» **Work instruction**: Your response should contain each line of the data that includes "posedge".

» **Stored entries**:
════
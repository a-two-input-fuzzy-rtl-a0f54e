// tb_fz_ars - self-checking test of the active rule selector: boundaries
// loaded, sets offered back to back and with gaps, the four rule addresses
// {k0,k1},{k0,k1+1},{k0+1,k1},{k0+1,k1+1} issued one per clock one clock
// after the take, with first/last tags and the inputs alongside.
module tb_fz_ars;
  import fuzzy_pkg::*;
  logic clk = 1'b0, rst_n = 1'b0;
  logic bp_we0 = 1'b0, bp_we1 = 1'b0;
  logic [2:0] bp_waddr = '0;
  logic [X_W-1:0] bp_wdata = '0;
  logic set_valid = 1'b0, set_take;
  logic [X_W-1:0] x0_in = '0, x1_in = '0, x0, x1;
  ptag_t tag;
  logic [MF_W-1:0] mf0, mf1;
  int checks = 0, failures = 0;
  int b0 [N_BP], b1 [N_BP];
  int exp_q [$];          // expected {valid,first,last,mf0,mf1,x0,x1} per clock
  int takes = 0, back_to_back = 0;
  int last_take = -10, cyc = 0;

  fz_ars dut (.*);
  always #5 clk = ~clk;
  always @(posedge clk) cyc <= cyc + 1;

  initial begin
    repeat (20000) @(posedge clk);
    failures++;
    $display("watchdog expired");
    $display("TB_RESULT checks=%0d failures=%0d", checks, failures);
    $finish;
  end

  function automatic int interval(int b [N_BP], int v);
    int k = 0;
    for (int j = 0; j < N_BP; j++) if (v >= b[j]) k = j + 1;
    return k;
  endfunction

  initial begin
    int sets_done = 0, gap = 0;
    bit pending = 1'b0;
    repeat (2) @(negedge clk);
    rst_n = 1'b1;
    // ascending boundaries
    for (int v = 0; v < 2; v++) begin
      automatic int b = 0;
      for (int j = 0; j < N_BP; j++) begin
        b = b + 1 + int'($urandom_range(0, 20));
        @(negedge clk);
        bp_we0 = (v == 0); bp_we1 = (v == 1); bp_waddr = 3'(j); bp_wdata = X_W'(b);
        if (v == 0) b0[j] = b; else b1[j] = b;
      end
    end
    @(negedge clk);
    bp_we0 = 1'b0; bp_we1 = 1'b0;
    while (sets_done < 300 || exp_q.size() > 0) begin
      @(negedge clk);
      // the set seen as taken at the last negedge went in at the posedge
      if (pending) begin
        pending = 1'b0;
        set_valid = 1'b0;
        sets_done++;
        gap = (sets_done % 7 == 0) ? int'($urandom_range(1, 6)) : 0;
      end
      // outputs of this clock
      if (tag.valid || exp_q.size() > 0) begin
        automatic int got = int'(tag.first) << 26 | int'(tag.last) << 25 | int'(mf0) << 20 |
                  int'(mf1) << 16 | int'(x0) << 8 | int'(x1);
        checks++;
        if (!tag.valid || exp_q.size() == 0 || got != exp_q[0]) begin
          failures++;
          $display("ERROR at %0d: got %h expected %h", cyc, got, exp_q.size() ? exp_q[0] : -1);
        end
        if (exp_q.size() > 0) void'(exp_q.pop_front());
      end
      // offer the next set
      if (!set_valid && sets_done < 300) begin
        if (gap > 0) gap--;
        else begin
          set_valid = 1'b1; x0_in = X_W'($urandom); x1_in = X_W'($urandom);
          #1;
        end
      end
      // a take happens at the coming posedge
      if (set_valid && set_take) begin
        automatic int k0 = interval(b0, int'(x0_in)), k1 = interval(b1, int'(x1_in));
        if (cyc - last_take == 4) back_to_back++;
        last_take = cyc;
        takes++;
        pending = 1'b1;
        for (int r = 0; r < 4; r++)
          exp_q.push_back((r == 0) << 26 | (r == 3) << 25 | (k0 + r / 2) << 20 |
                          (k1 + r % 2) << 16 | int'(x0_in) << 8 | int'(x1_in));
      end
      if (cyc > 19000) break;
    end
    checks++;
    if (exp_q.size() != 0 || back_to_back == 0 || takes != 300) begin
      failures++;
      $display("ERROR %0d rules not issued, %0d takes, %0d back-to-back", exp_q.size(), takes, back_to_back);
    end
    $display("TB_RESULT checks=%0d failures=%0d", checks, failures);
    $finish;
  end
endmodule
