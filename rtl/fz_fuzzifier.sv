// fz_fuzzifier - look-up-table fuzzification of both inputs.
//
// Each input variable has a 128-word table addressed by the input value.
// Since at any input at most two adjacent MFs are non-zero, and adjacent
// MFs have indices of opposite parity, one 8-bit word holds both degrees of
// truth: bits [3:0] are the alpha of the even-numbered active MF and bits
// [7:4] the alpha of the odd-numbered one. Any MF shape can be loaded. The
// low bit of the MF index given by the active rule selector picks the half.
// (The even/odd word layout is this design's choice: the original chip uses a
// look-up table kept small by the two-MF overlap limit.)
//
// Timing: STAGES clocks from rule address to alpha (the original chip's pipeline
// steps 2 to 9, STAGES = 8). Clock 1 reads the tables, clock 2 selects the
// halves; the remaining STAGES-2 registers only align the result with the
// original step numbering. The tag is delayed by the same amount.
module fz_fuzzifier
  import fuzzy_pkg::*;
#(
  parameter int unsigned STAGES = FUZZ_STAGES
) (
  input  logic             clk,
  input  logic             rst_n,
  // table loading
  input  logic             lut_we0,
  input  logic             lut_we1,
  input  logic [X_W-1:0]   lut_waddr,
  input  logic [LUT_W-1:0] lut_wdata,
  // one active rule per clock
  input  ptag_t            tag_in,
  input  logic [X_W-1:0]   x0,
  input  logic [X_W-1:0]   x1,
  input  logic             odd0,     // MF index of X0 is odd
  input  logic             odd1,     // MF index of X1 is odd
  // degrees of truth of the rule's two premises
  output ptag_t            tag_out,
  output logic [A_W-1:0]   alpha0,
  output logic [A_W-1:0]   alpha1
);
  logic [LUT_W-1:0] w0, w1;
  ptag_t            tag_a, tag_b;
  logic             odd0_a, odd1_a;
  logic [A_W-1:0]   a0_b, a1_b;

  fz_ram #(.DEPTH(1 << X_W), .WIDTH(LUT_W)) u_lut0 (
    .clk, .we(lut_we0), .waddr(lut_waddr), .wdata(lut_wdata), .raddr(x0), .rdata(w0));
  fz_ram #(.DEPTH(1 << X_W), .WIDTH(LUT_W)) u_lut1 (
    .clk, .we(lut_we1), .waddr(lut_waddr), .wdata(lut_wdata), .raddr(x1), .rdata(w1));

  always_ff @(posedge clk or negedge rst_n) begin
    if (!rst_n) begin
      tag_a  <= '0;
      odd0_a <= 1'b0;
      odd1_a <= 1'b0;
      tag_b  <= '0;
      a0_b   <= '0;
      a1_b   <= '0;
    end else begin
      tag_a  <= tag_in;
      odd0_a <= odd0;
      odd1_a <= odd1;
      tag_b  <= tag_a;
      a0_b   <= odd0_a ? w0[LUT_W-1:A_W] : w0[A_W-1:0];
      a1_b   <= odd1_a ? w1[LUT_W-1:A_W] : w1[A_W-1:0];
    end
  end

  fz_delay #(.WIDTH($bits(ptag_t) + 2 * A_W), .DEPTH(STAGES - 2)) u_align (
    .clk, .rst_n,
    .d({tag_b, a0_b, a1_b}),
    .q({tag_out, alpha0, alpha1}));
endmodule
════
» **Reply to the task**:
  always @(posedge clk) cyc <= cyc + 1;
    repeat (20000) @(posedge clk);
      // the set seen as taken at the last negedge went in at the posedge
      // a take happens at the coming posedge
  always_ff @(posedge clk or negedge rst_n) begin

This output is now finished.